ÓNa tarde de quinta-feira, na praia de Tel Aviv, um salva-vidas fez um anúncio através do sistema de transmissão. “Atenção todos os banhistas”, disse ele. “Ainda não está 100% confirmado… mas as chances são muito altas de que o rato dos túneis conhecido como Yahya Sinwar esteja morto.”

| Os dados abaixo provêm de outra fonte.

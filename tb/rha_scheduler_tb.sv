// rha_scheduler_tb: self-checking test of the RHA queue selection.
//
// Drives constrained packets with random tau, spent queue time, remaining hops and
// queue lengths, plus directed cases (a 5..8-hop packet, an expired packet, a packet
// that only fits after relaxation, pass-through of other types). The expected queue,
// round and drop decision come from a reference model written directly from the
// algorithm with MathUnits 320, 214, 128 (k = 64 ns, weights 2, 3, 5). Checks the
// one-cycle latency as well.
module rha_scheduler_tb;
  import rha_pkg::*;

  logic clk = 0, rst_n = 0;
  always #5 clk = ~clk;

  logic       in_valid;
  pkt_desc_t  in_desc;
  qlen_vec_t  in_qlen;
  logic       out_valid, out_drop;
  pkt_desc_t  out_desc;
  logic [3:0] out_round;

  rha_scheduler dut (.*);

  int checks = 0, failures = 0;
  int relaxed_seen = 0, drop_seen = 0;

  task automatic check(bit cond, string msg);
    checks++;
    if (!cond) begin
      failures++;
      $display("FAIL: %s", msg);
    end
  endtask

  function automatic void model(longint unsigned tau, longint unsigned t, int h, int q[3],
                                output bit found, output int sel, output int rnd);
    longint unsigned mu[3] = '{320, 214, 128};
    longint unsigned rem, tt;
    int hh;
    found = 0; sel = 0; rnd = 0;
    if (t > tau) return;
    rem = tau - t;
    hh = 0;
    while ((1 << hh) < h) hh++;
    tt = rem >> hh;
    for (int c = 0; c <= hh; c++)
      for (int k = 0; k < 3; k++)
        if (!found && mu[k] * longint'(q[k]) <= (tt << c)) begin
          found = 1; sel = k; rnd = c;
        end
  endfunction

  task automatic run_one(pkt_type_e pt, longint unsigned tau, longint unsigned t, bit iv,
                         int h, int q[3], logic [QID_W-1:0] qid_in);
    bit found; int sel, rnd;
    in_desc = '0;
    in_desc.ptype = pt;
    in_desc.tau = TIME_W'(tau);
    in_desc.int_valid = iv;
    in_desc.inth.total_qtime = TIME_W'(t);
    in_desc.rem_hops = HOP_W'(h);
    in_desc.qid = qid_in;
    in_desc.tag = TAG_W'($urandom);
    for (int k = 0; k < 3; k++) in_qlen[k] = QLEN_W'(q[k]);
    in_valid = 1;
    @(posedge clk); #1;
    in_valid = 0;
    if (pt != PT_CONSTRAINED) begin
      check(out_valid && !out_drop && out_desc.qid == qid_in && out_desc.tag == in_desc.tag,
            "pass-through of non-constrained packet");
      return;
    end
    model(tau, iv ? t : 0, h, q, found, sel, rnd);
    check(out_valid == found && out_drop == !found,
          $sformatf("decision tau=%0d t=%0d h=%0d q=%0d/%0d/%0d exp found=%0d", tau, t, h,
                    q[0], q[1], q[2], found));
    if (found) begin
      check(int'(out_desc.qid) == sel && int'(out_round) == rnd,
            $sformatf("queue %0d round %0d, expected %0d round %0d", out_desc.qid, out_round, sel, rnd));
      if (rnd > 0) relaxed_seen++;
    end else drop_seen++;
    @(posedge clk); #1;
    check(!out_valid && !out_drop, "output lasts one cycle");
  endtask

  initial begin
    int q[3];
    in_valid = 0; in_desc = '0; in_qlen = '0;
    repeat (3) @(posedge clk);
    rst_n = 1;
    @(posedge clk); #1;

    // 6 hops -> hh = 3; T = 80000, TT = 10000: q1 320*40=12800 > 10000, q2 214*40=8560 fits
    q = '{40, 40, 40};
    run_one(PT_CONSTRAINED, 100000, 20000, 1, 6, q, 0);
    check(out_desc.qid == 1 && out_round == 0, "6-hop example picks q2 in round 0");
    // only fits after doubling twice: TT = 10000, U = 320*100=32000,214*150=32100,128*300=38400
    q = '{100, 150, 300};
    run_one(PT_CONSTRAINED, 80000, 0, 0, 8, q, 0);
    check(out_desc.qid == 0 && out_round == 2, "relaxed to round 2, queue q1");
    // expired
    q = '{0, 0, 0};
    run_one(PT_CONSTRAINED, 1000, 1001, 1, 1, q, 0);
    check(drop_seen == 1, "expired packet dropped");
    // nothing fits even with the full budget
    q = '{1000, 1000, 1000};
    run_one(PT_CONSTRAINED, 50000, 0, 0, 2, q, 0);
    // other types pass untouched
    run_one(PT_INSENSITIVE, 0, 0, 0, 0, q, 2);
    run_one(PT_PROBE, 0, 0, 0, 0, q, 1);

    for (int n = 0; n < 3000; n++) begin
      longint unsigned tau, t;
      tau = 1000 + $urandom_range(0, 300000);
      t = $urandom_range(0, int'(tau + tau / 5));
      for (int k = 0; k < 3; k++) q[k] = $urandom_range(0, ($urandom_range(0, 3) == 0) ? 2000 : 300);
      run_one(PT_CONSTRAINED, tau, t, $urandom_range(0, 1), $urandom_range(0, 12), q, 0);
    end
    check(relaxed_seen > 0, "relaxation occurred");
    check(drop_seen > 1, "drops occurred");
    $display("relaxed=%0d dropped=%0d", relaxed_seen, drop_seen);
    $display("TB_RESULT checks=%0d failures=%0d", checks, failures);
    $finish;
  end

  initial begin
    repeat (200000) @(posedge clk);
    failures++;
    $display("FAIL: watchdog");
    $display("TB_RESULT checks=%0d failures=%0d", checks, failures);
    $finish;
  end
endmodule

Os banhistas imediatamente explodiram em aplausos e gritos, cenas replicadas ao redor Israel durante toda a noite, à medida que surgiam os detalhes do assassinato do líder do Hamas em Gaza.

Sinwar, o arquiteto do ataque de 7 de outubro do ano passado, no qual 1.200 pessoas foram mortas e outras 250 feitas reféns, encontrou uma unidade de patrulha de rotina das Forças de Defesa de Israel (IDF) em Rafah na quarta-feira. Ferido e separado dos outros combatentes com quem estava, ele se abrigou em uma casa parcialmente destruída. Um drone do exército capturou a última ação do homem de 61 anos: ele jogou um pedaço de destroço nele, momentos antes de as tropas israelenses dispararem um tanque que derrubou o resto do edifício.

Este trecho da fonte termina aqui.